We propose to build a knowledge provider that will seek out, integrate and provide AI-ready,
BioLink-compatible models via high-performance text-mining of the biomedical literature.
Problems with Translator’s current mining of the biomedical literature that we intend to
solve include: (1) weaknesses in framework extensibility and benchmarking that make
integrating and validating new text-mining approaches difficult; (2) problematic licensing of
software, terminologies and other resources that do not adequately support FAIR (and TLC)
best practices; (3) processing only PubMed titles and abstracts, not full text publications; (4)
Translator’s use of older NLP technology with relatively poor performance; (5) lack of a
mechanism for community feedback regarding errors and other problems; (6) lack of continuous
updates to add knowledge from new publications; (7) output knowledge representation that is
simplistic and vague, failing to reflect the richness of what is expressed in scientific documents.
Plan for implementation: Our team has a long history of productive NLP research,
successful open source software projects, effective benchmarking and broad community
engagement. We will build on the results of NLM-funded work in information extraction, our
gold-standard Colorado Richly Annotated Full Text (CRAFT) corpus, a recent BioNLP Open
Shared Task (BioNLP-OST) that we organized, and recent advances in state-of-the-art NLP.
For Segment 1, we will: (1) Demonstrate BioStacks, an extensible, cloud-based text-mining
framework that produces knowledge graphs grounded in the Open Biomedical Ontologies
(OBOs). This BioStacks demo will include a state-of-the-art OBO concept recognizer for multiple
ontologies, a state-of-the-art semantic relationship prediction tool, and a state-of-the-art
structural analysis tool. All generated assertions will have provenance metadata linking the
assertion to a particular text span in a document specified by PMCID. (2) Demonstrate CRAFTST,
a cloud-based text-mining evaluation system that evaluates the performance of text-mining
systems against the CRAFT gold standard. (3) Demonstrate an adaptive machine learning
process illustrating how to efficiently create tools to extract BioLink association types.
For Segment 2, we propose to extend the text-mining and evaluation frameworks to align
with BioLink and the Translator community, improve text-mining quality and expand the
collection of source documents mined. Specifically, we propose to target 10 long term
milestones: (1) Align CRAFT to BioLink. (2) Develop new tools for extracting associations from
text. (3) Develop and manage a community engagement process on text-mining for Translator.
(4) Extend benchmarking. (5) Improve recall. (6) Improve precision. (7) Improve computational
efficiency. (8) Expand BioStacks to include all available full text biomedical journal articles. (9)
Expand document collections to include Patents & Regulatory filings. (10) Develop a scientist-based
movement to improve document access for text-mining from non-open publishers.
The types of questions the resulting knowledge graph can be used to address are
extremely broad, as it is generated by mining a large part of the biomedical literature.
Questions that can be answered include those about specific assertions (e.g. is this drug an
agonist-activator of this protein?), general relations (are these two proteins often mentioned
together?), and documents (which publications mention this gene, mutation and drug?).
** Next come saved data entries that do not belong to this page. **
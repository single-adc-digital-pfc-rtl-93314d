// tb_duty_table: writes random words to every address, reads them back in
// random order and checks the one-clock read latency.
module tb_duty_table;
  import pfc_pkg::*;
  localparam int DEPTH = 1000;
  logic clk = 1'b0, we = 1'b0;
  logic [9:0] waddr = '0, raddr = '0;
  duty_t wdata = '0, rdata;
  duty_t ref_mem [DEPTH];
  int checks = 0, failures = 0;

  duty_table #(.DEPTH(DEPTH)) dut (.clk(clk), .we(we), .waddr(waddr), .wdata(wdata),
                                   .raddr(raddr), .rdata(rdata));
  always #5 clk = ~clk;

  task automatic check(input bit ok, input string msg);
    checks++;
    if (!ok) begin failures++; $display("FAIL: %s", msg); end
  endtask

  initial begin
    #1_000_000;
    failures++;
    $display("TB_RESULT checks=%0d failures=%0d", checks, failures);
    $finish;
  end

  initial begin
    for (int a = 0; a < DEPTH; a++) begin
      ref_mem[a] = duty_t'($urandom);
      @(negedge clk) begin we = 1'b1; waddr = 10'(a); wdata = ref_mem[a]; end
    end
    @(negedge clk) we = 1'b0;
    for (int i = 0; i < 3000; i++) begin
      int a = $urandom_range(0, DEPTH - 1);
      @(negedge clk) raddr = 10'(a);
      @(negedge clk);
      check(rdata == ref_mem[a], $sformatf("addr %0d: %h expected %h", a, rdata, ref_mem[a]));
    end
    $display("TB_RESULT checks=%0d failures=%0d", checks, failures);
    $finish;
  end
endmodule
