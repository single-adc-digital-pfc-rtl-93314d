// pid_reg: fixed-point PID regulator giving k = 1 + delta and 1/k ~ 1 - delta.
//
// Once per err_valid (once per half-period in this design) the regulator
// updates
//   I     <- sat(I + KI*e)
//   delta <- sat(I + KP*e + KD*(e - e_prev))
// with every gain an integer in units of 2^-14 per error LSB, so delta has 14
// fractional bits. The outputs are k = 1 + delta and kinv = 1 - delta, the
// adder-only approximation of 1/k used to scale the components stored without
// complement (valid because delta stays near 0). Both the integrator and delta
// are clamped to +-DELTA_LIM (anti-windup); sat pulses when either was clamped.
//
// The structure (PID, 1 + delta, 1 - delta), the 14 fractional bits and the
// integral gain 2^-11 (KI = 8) follow the reference design. KP, KD, the clamp
// and the per-LSB scaling of the gains are this design's choices.
//
// Timing: k, kinv, delta and upd (one-clock pulse) change one clock after
// err_valid.
module pid_reg
  import pfc_pkg::*;
#(
  parameter int KP        = 32,     // 2^-9 per LSB
  parameter int KI        = 8,      // 2^-11 per LSB
  parameter int KD        = 16,     // 2^-10 per LSB
  parameter int DELTA_LIM = 16383   // just below 1.0
) (
  input  logic  clk,
  input  logic  rst_n,
  input  err_t  err,
  input  logic  err_valid,
  output gain_t k,
  output gain_t kinv,
  output gain_t delta,
  output logic  sat,
  output logic  upd
);
  logic signed [31:0] integ, integ_n, e_prev, delta_n, raw;

  function automatic logic signed [31:0] clamp(input logic signed [31:0] v);
    if (v > DELTA_LIM)       return DELTA_LIM;
    else if (v < -DELTA_LIM) return -DELTA_LIM;
    else                     return v;
  endfunction

  always_comb begin
    integ_n = clamp(integ + KI * 32'(err));
    raw     = integ_n + KP * 32'(err) + KD * (32'(err) - e_prev);
    delta_n = clamp(raw);
  end

  always_ff @(posedge clk or negedge rst_n) begin
    if (!rst_n) begin
      integ  <= '0;
      e_prev <= '0;
      delta  <= '0;
      k      <= GAIN_ONE;
      kinv   <= GAIN_ONE;
      sat    <= 1'b0;
      upd    <= 1'b0;
    end else begin
      upd <= err_valid;
      sat <= 1'b0;
      if (err_valid) begin
        integ  <= integ_n;
        e_prev <= 32'(err);
        delta  <= gain_t'(delta_n);
        k      <= GAIN_ONE + gain_t'(delta_n);
        kinv   <= GAIN_ONE - gain_t'(delta_n);
        sat    <= (raw != delta_n) || (integ_n != integ + KI * 32'(err));
      end
    end
  end

endmodule
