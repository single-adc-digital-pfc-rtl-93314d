// tb_pid_reg: applies a sequence of errors and compares delta, k = 1 + delta
// and kinv = 1 - delta (14 fractional bits) with a model of the PID update
// written in real arithmetic, including the +-DELTA_LIM clamp of the
// integrator and of delta, the sat flag and the one-clock update latency.
module tb_pid_reg;
  import pfc_pkg::*;
  localparam int KP = 32, KI = 8, KD = 16, LIM = 16383;
  logic clk = 1'b0, rst_n = 1'b0;
  err_t err = '0;
  logic ev = 1'b0;
  gain_t k, kinv, delta;
  logic sat, upd;
  int checks = 0, failures = 0, nsat = 0;

  pid_reg #(.KP(KP), .KI(KI), .KD(KD), .DELTA_LIM(LIM)) dut (
    .clk(clk), .rst_n(rst_n), .err(err), .err_valid(ev),
    .k(k), .kinv(kinv), .delta(delta), .sat(sat), .upd(upd));

  always #5 clk = ~clk;

  task automatic check(input bit ok, input string msg);
    checks++;
    if (!ok) begin failures++; $display("FAIL: %s", msg); end
  endtask

  initial begin
    #10_000_000;
    failures++;
    $display("TB_RESULT checks=%0d failures=%0d", checks, failures);
    $finish;
  end

  function automatic real lim(real v);
    real l = real'(LIM) / 16384.0;
    return (v > l) ? l : (v < -l) ? -l : v;
  endfunction

  initial begin
    real integ = 0.0, eprev = 0.0, d, raw, e;
    bit  isat;
    int es [$];
    for (int i = 0; i < 20; i++) es.push_back($urandom_range(0, 40) - 20);
    for (int i = 0; i < 6; i++) es.push_back(-300);   // drive into the clamp
    for (int i = 0; i < 6; i++) es.push_back(300);
    for (int i = 0; i < 20; i++) es.push_back($urandom_range(0, 200) - 100);
    repeat (3) @(posedge clk);
    rst_n = 1'b1;
    @(posedge clk);
    check(k == GAIN_ONE && kinv == GAIN_ONE, "k and 1/k are not 1 after reset");
    foreach (es[i]) begin
      e = real'(es[i]);
      isat  = (lim(integ + KI / 16384.0 * e) != integ + KI / 16384.0 * e);
      integ = lim(integ + KI / 16384.0 * e);
      raw   = integ + KP / 16384.0 * e + KD / 16384.0 * (e - eprev);
      d     = lim(raw);
      eprev = e;
      @(negedge clk) begin err = err_t'(es[i]); ev = 1'b1; end
      @(negedge clk) ev = 1'b0;
      check(upd == 1'b1, "upd did not follow err_valid by one clock");
      check(delta == gain_t'($rtoi(d * 16384.0 + (d < 0 ? -0.5 : 0.5))),
            $sformatf("step %0d: delta %0d expected %f", i, delta, d * 16384.0));
      check(k == GAIN_ONE + delta && kinv == GAIN_ONE - delta, "k / kinv not 1 +- delta");
      check(sat == (raw != d || isat), $sformatf("step %0d: sat flag %0b", i, sat));
      if (sat) nsat++;
      repeat (3) @(negedge clk);
      check(upd == 1'b0, "upd longer than one clock");
    end
    check(nsat > 0, "clamp never reached");
    $display("TB_RESULT checks=%0d failures=%0d", checks, failures);
    $finish;
  end
endmodule
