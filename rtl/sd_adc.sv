// sd_adc: digital half of a first-order sigma-delta ADC.
//
// The analog half is one voltage comparator and an RC filter. The comparator
// compares the divided output voltage with the RC-filtered feedback bit; this
// block samples the comparator every clock into the feedback flip-flop, whose
// output drives the RC filter (fb_out). The loop keeps the density of ones in
// fb_out equal to vin / VREF. Counting the ones over WINDOW clocks gives the
// sample: with the default WINDOW = 1000 at 100 MHz the converter delivers one
// 10-bit sample every 10 us (100 kS/s), full scale = WINDOW counts.
//
// The reference implementation names this structure (comparator + RC, logic in
// the FPGA, 10 bits, 100 kHz); the counting decimator is the simplest one that
// gives that resolution and rate, and is this design's choice.
//
// Timing: sample and sample_valid update on the clock after the window's last
// bit; sample_valid is a one-clock pulse every WINDOW clocks.
module sd_adc
  import pfc_pkg::*;
#(
  parameter int unsigned WINDOW = 1000
) (
  input  logic clk,
  input  logic rst_n,
  input  logic comp_in,       // comparator: 1 when vin > filtered feedback
  output logic fb_out,        // feedback bit to the RC filter
  output adc_t sample,
  output logic sample_valid
);
  localparam int unsigned WW = $clog2(WINDOW + 1);
  localparam int unsigned MAXV = (1 << ADC_W) - 1;

  logic [WW-1:0] wcnt;
  logic [WW-1:0] ones;

  always_ff @(posedge clk or negedge rst_n) begin
    if (!rst_n) begin
      fb_out       <= 1'b0;
      wcnt         <= '0;
      ones         <= '0;
      sample       <= '0;
      sample_valid <= 1'b0;
    end else begin
      fb_out       <= comp_in;
      sample_valid <= 1'b0;
      if (wcnt == WW'(WINDOW - 1)) begin
        wcnt         <= '0;
        ones         <= '0;
        sample_valid <= 1'b1;
        if (32'(ones) + 32'(fb_out) > MAXV) sample <= adc_t'(MAXV);
        else                                sample <= adc_t'(ones + WW'(fb_out));
      end else begin
        wcnt <= wcnt + 1'b1;
        ones <= ones + WW'(fb_out);
      end
    end
  end

endmodule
Integration: We are long-time contributors to the open-science community and have
longstanding collaborations with existing awardees; we were participants in the NIH Data
Commons Pilot. We propose to align the output of text-mining tools to the BioLink model via
OBO terms. We propose to implement our frameworks in NIH Cloud Computing environments.
We propose to adopt the CD2H Contributor Attribution Model to foreground community
contributions. We plan to coordinate with the NLM’s nascent benchmarking activities and the
SmartAPI effort to build Translator standard interfaces.
Challenges and gaps: High-performance mining of rich, contextualized knowledge from the
literature remains a difficult task, and is unlikely to be solved in the next five years. Many
important publications remain inaccessible to text-mining due to restrictive licensing.